◆ **Saved data entries**
------------------------------------------------------------------------

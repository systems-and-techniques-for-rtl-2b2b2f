# DMA-VA configuration memory for fast partial FPGA reconfiguration

An SRAM-based FPGA is reconfigured by rewriting its configuration memory.
In a Virtex-style device that memory is a set of *frames*, columns of bytes
written whole through a narrow configuration port. Time spent reconfiguring
is time spent pushing bytes through that port. A small change to the
circuit still costs whole frames, plus the address data that says where
they go.

This design is a configuration memory that loads only the bytes that change
and keeps the address overhead low. It combines two addressing schemes:

* **DMA addressing** at the coarse level. A run names a first *block* and
  how many consecutive blocks follow. A block is eight adjacent frames.
* **Vector addressing (VA)** at the fine level. For every row of a block, one
  8-bit vector says which of the block's eight frames get a new byte in that
  row. Only those bytes follow on the port.

A block that needs no change costs nothing, because it is left out of the
run. A row that needs no change costs one byte, its zero VA byte. The memory
accepts one port byte on every clock and never stalls the port. So the
reconfiguration time is exactly the length of the stream.

The default size is a Xilinx XCV100: 1610 frames of 56 bytes, 90,160 bytes
in total. This gives 202 blocks, and the last block holds only two frames.

## The configuration stream

The 8-bit port has a valid strobe and no ready signal. A run is:

| bytes | content |
|---|---|
| 2 | start block address, high byte first |
| 2 | number of consecutive blocks `N`, high byte first |
| per block, per row `r = 0 .. 55` | one VA byte, then one data byte for each set VA bit |

* VA bit `j` of row `r` in block `b` stands for byte `r` of frame `8*b + j`.
* Data bytes for a row come in **descending bit order**. The byte for the
  highest set VA bit comes first.
* A block always takes all 56 VA bytes, even when most of them are zero.
* `N = 0` ends the run at once, and `op_done` still pulses.
* Block addresses at or past the last block select no block. Their bytes are
  consumed and change nothing.
* For the short last block, VA bits 2..7 name frames that do not exist. If
  such a bit is set, its data byte is consumed and dropped.

`busy` is high from the clock after the header until the run ends.
`op_done` is high for one clock after the last byte of the run.

Rewriting the whole device takes 4 + 202·56 + 90,160 = 101,476 bytes. That
is about 12.5 % more than a plain frame dump. A partial update that touches
few bytes costs much less.

## How a row is rewritten: read, patch, write back while shifting

This is the part of the design that is easiest to misread.

The frames are **shift registers**, not addressable RAM (`frame_register`).
Each frame has its byte 0 at the top. Eight horizontal read buses carry the
top byte of each frame of the selected block. Eight write-back buses enter
at the bottom of the frames. When a block is written back, every frame in it
moves up one byte, and the write-back byte enters at the bottom.

All eight frames of the block are processed together, one row at a time.
The row in progress is always at the top:

1. **VA byte clock.** The VA byte goes into the vector address register
   (VAR). In the same clock, the top byte of each of the block's eight
   frames (row `r`) is copied into the 8-byte frame data register (FDR).
2. **Data byte clocks.** Each data byte is written into the FDR byte picked
   by the network controller. The picked VAR bit is then cleared.
3. **Write-back.** The FDR, with all its patches, is written into the bottom
   of the eight frames while they shift up by one. Row `r + 1` is now at the
   top.

The write-back does not take a clock of its own. It happens in the clock
that brings the row's last data byte, and the patched row goes from the FDR
input straight onto the write-back buses (`frame_data_register.wb_row`). If
the VA byte is zero, the row read in step 1 is written straight back in the
same clock. So a row with `k` set bits takes `1 + k` clocks, exactly one per
byte.

After 56 rows every frame of the block has shifted 56 times and is back in
its original order. The controller then moves on to the next block.

Bytes whose VA bit is clear go round unchanged. This read-modify-write
approach is what lets the frames stay plain shift registers. It also needs
only eight horizontal buses in each direction, not one bus per byte of a
frame.

## Byte steering: the vector address decoder

`va_decoder` holds the VAR, and `network_controller` turns it into a
one-hot select. The select is built from a mask register computed as a
chain from the top bit down:

```
MR[7] = OR(VAR[7:0])
MR[j] = ~VAR[j+1] & MR[j+1]        for j = 6 .. 0
sel[j] = MR[j] & VAR[j]            (highest set VAR bit)
done   = NOR(VAR[7:0])
```

`MR[j]` is set when no VAR bit above `j` is set. So `sel` marks the highest
set bit, and bytes are taken from bit 7 downwards.

The controller also uses `last`, which means only one bit is left. This
tells it that the current byte completes the row.

The chain is eight gates deep. It is meant to settle well within one
configuration clock; the original design reports about 8 ns for this
decoder and a 50 MHz clock for the whole memory.

## Blocks and modules

| module | role |
|---|---|
| `dmava_pkg` | shared sizes (`PORT_W = 8`, eight frames per block, XCV100 size), the `row_t` type (8 bytes), controller state enum |
| `dmava_config_memory` | top. Wires port, controller, VA decoder, FDR, block decoder and the frame blocks. Brings every frame out as `cfg_bits[frame][byte]` |
| `main_controller` | parses the stream (header, VA and data bytes). Issues `load_va`, `load_row`, `take_byte`, `wb_shift`. Keeps the block address, blocks left and row counters |
| `va_decoder` | VAR plus byte steering. Clears one bit per data byte |
| `network_controller` | combinational priority logic above |
| `frame_data_register` | the 8-byte read-modify-write buffer, with its bypassed write-back row |
| `block_address_decoder` | block address to one-hot block select |
| `frame_block` | eight (or, for the last block, fewer) frames with a shared select. Drives the read buses only when selected, and shifts only when selected |
| `frame_register` | one frame: a 56-byte shift register |

The read buses are shared by all blocks. They are modelled as an AND-OR:
an unselected block drives zero, and the top ORs all blocks together. There
are no tri-states.

Reset is synchronous and active low. It clears the controller, the VAR, the
FDR and the whole memory.

## Parameters and sizes

| parameter | default | meaning |
|---|---|---|
| `NUM_FRAMES` (top) | 1610 | frames in the device (XCV100) |
| `FRAME_BYTES` (top) | 56 | bytes per frame; also the rows per block |
| `FRAMES_PER_BLOCK`, `PORT_W` (package) | 8 | block width = port width = VA byte width |
| `FIELD_W` (package) | 16 | header field width |

The number of blocks is `ceil(NUM_FRAMES / 8)`. When `NUM_FRAMES` is not a
multiple of eight, the last block holds the remainder.

At the default size the memory is 721,280 flip-flops. A coarse synthesis
gives about 91k word-level cells, almost all of them the frame bytes'
enable flip-flops.

The storage is flip-flops because the frames are shift registers. A real
device would use a custom memory cell. Area and power figures from this RTL
are therefore upper-bound estimates.

## Where this RTL departs from, or adds to, the original architecture

What follows the original: the overall structure, the 8-bit port,
8-frame blocks, the 8-byte FDR, the VAR and network controller equations,
shift-register frames with top read and bottom write-back, DMA addressing by
start block and block count, and the XCV100 sizes.

This design's own choices:

* **Stream layout.** The header layout (two 16-bit fields, high byte first),
  the descending data-byte order within a row and the valid-only port
  handshake.
* **Address signal.** The select is `MR[j] & VAR[j]`. The published
  XOR-based formula for the per-bit address signal does not produce a
  one-hot select of a set bit as written, so the intended function was
  implemented instead: pick the highest set bit, then clear it.
* **Timing.** The write-back shares the clock of the last data byte (or of a
  zero VA byte), through a bypass around the FDR. With this, the memory
  keeps up with one byte per clock. The original only requires that a row
  be read and written in one clock each.
* **Edge cases.** The handling of the remainder block, of VA bits for
  absent frames, and of addresses past the end of the device.
* **Reset.** Reset clears the whole memory.

Not built:

* the FPGA logic fabric that the configuration bits drive (`cfg_bits` is its
  connection);
* the configuration-page scheme proposed for larger devices (several
  DMA-VA memories addressed RAM-style, with pipelined distribution);
* the evaluated VA compression scheme, which was not adopted because its
  decompressor was too slow;
* readback, which is not described.

## Verification

Each module has a self-checking testbench in `tb/`, which compares against
values computed in the testbench itself:

* `tb_network_controller`: all 256 VAR values.
* `tb_va_decoder`: every VA value and random ones; one take per set bit, in
  descending order.
* `tb_frame_data_register`, `tb_frame_register`, `tb_frame_block`: against
  byte-level models. The frame test also checks that a full 56-shift pass
  restores the frame.
* `tb_block_address_decoder`: every address up to past the last of the 202
  blocks.
* `tb_main_controller`: runs strobe by strobe with a modelled VA decoder, at
  4 rows per block.
* `tb_dmava_config_memory`: end to end at 26 frames × 6 bytes. It sends 27
  runs and compares the whole memory with a model after each. It checks the
  clock count (one clock per stream byte) and the `op_done` timing. It counts
  each mechanism: zero-VA rows, partial and full rows, multi-block runs, the
  short last block, bytes for absent frames, runs past the end, zero-length
  runs and idle port cycles. It fails if any of them never happened.
* `tb_dmava_full`: the same checks on the default XCV100-size memory with
  no parameter changed. It includes a rewrite of the whole device (about
  102k bytes) and runs that reach the two-frame last block.

* `tb_dmava_sequence`: a sequence of reconfigurations on the default-size
  memory. Each step sends only the difference from the current
  configuration. Every maximal range of changed blocks becomes one run, and
  every row's VA byte marks the changed bytes. After each step the whole
  memory must match the target, and the step must take one clock per
  stream byte. The configurations are generated, not real circuits.

  The testbench also prints each step's stream size next to the cost of
  loading every changed frame whole (56 bytes each, addresses not counted).
  With the seed used here:

  | step | stream bytes | whole changed frames |
  |---|---|---|
  | first circuit, 400 frames at 60 % density | 16,162 | 22,400 |
  | core swap, same area, 30 % | 9,451 | 22,400 |
  | core swap, 320 other frames, 45 % | 10,309 | 17,920 |
  | 12 scattered byte changes | 728 | 672 |
  | core swap at device end plus 3 bytes | 4,078 | 6,272 |

  For scattered single-byte updates, the 56 VA bytes per touched block cost
  more than they save. For such updates, whole frames would be cheaper.

Every testbench prints `TB_RESULT checks=N failures=M` and has a cycle
watchdog.

The benchmark bitstreams behind the original data-reduction figures (for
example, about 62 % less configuration data than the plain frame model)
are not available. Those figures are not reproduced here. The testbenches
check function and timing on generated data.

## Simulating

With Verilator 5, from the folder that holds `rtl/` and `tb/`:

```
verilator --binary --timing --assert -Irtl -Itb rtl/dmava_pkg.sv \
    tb/tb_dmava_config_memory.sv --top-module tb_dmava_config_memory -o sim
./obj_dir/sim
```

Swap in any other `tb_*` name. Verilator finds the modules in `rtl/` and
`tb/` by file name. The package must be listed first.

The full-size `tb_dmava_full` and `tb_dmava_sequence` take one to three
minutes to build and a few seconds to run. The small testbenches build in seconds.

To change the device size, override `NUM_FRAMES` and `FRAME_BYTES` on
`dmava_config_memory`. The stream format does not change, except that rows
per block equals `FRAME_BYTES`.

------------------------------------------------------------------------

◆ **What you need to do**
Would you please copy exactly the part of the entries above that begins at the line containing "4 rows per block." and ends at the line containing "clock count (one", both lines included?

◆ **Task result**
  4 rows per block.
* `tb_dmava_config_memory`: end to end at 26 frames × 6 bytes. It sends 27
  runs and compares the whole memory with a model after each. It checks the
  clock count (one clock per stream byte) and the `op_done` timing. It counts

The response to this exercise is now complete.